Them Bloody Lawyers

Recently, a doting father bought his son, an unusual present. Though nowadays, when unborn babies get their own blogs or Twitter feeds, this gift may not be so unusual soon.

Dad bought darling beta a domain name on the web: Narnia.mobi.*

The son was a huge fan of the Narnia books and movies, and instead of being the run-of-the-mill dad, buying action figures, or quilts, or suchlike things, he decided he would notch up a few points on the cool-dad scale, and buy him a domain for the mobile version of the Narnia site.

Enter villain: The Estate of C. S. Lewis, who controls the rights to the intellectual property of Narnia. And like all villains in movies are wont to do, they did the stupidest thing possible: Sue the father.

The father claims that he is legally permitted to own the domain since there is some sort of window that is given to all owners of trademarks to book sites that would be pertinent to their trademark, and somehow the Estate of C.S. Lewis overlooked this one. Now since the domain name was bought after the window was closed, the father claims that he is legally in the right.

And obviously he would fight to keep it, seeing how difficult it is to get just the right domain name, unless you are looking for something nonsensical like, ummmm, Yahoo or Google :P. (put links)

Whatever; I am not going to argue about who is right.

But look at this: however the situation ends, whether the creative father or the lumbering C. S. Lewis Estate wins, the C. S. Lewis is going to get oodles of bad press, especially in the target market it’s trying to sell its merchandise, for example, young boys like the darling beta in this story.

Instead, what they should have done, to become heroes in this story, is to have gone and told the father and son that: “Look, we know you are huge fans, otherwise you wouldn’t have bought the domain. But let us make the site that goes on the domain in the Narnia fashion, or at the very least, do let us link up your site with our main site, and let us sell cute little Lion, Cupboard and Witch dolls on your site. Hell, you can even keep 10% of the revenues we make on your site.

That, my dear friends, is an offer, you can’t refuse.
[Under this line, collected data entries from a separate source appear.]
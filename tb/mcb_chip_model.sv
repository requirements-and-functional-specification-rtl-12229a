// mcb_chip_model: behavioural model of one chip on a Station Board MCB group
// (a filter, WBC, VSI, IC, delay-module, timing, output or configuration
// FPGA), for simulation only.
//
// It holds 256 16-bit registers, one per address[7:0]. Register r of chip
// c starts as {c, r}, so every chip answers with a different word.
// While cs is high and rw low the word on data_i is stored at the rising
// clk edge. While cs and rw are both high the chip drives mem[addr] onto
// data_o with data_oe high, combinationally. The real chips' internal
// registers are their own designs and are not modelled.
module mcb_chip_model #(
  parameter logic [7:0] CHIP = 8'h01
) (
  input  logic        clk,
  input  logic        cs,
  input  logic        rw,       // 1 = read, 0 = write
  input  logic [7:0]  addr,
  input  logic [15:0] data_i,
  output logic [15:0] data_o,
  output logic        data_oe,
  output int          n_writes,
  output int          n_reads
);
  logic [15:0] mem [256];

  initial begin
    for (int r = 0; r < 256; r++) mem[r] = {CHIP, 8'(r)};
    n_writes = 0;
    n_reads  = 0;
  end

  always @(posedge clk) begin
    if (cs && !rw) begin
      mem[addr] <= data_i;
      n_writes  <= n_writes + 1;
    end
    if (cs && rw) n_reads <= n_reads + 1;
  end

  assign data_oe = cs && rw;
  assign data_o  = data_oe ? mem[addr] : 16'h0000;
endmodule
And, this is not because there aren’t any clever guys who are advising the C. S. Lewis Estate. Mind you, they are too clever by half. It’s those lawyers who know that litigation will rake in more money than their hefty retainers, who said, let’s sue their puny little mobile domain asses.

Incentives, I tell you, make the world go round.

~

Any consulting company who still wants to hire me, can do so. Surprisingly for the amount of brain power I come with (I am selling myself here:P), I am willing to be paid salaries you pay your analysts.

I may not be that cheap much longer, if I keep coming up with such award-winning cost-cutting ideas. (“Fire them bloody lawyers!”)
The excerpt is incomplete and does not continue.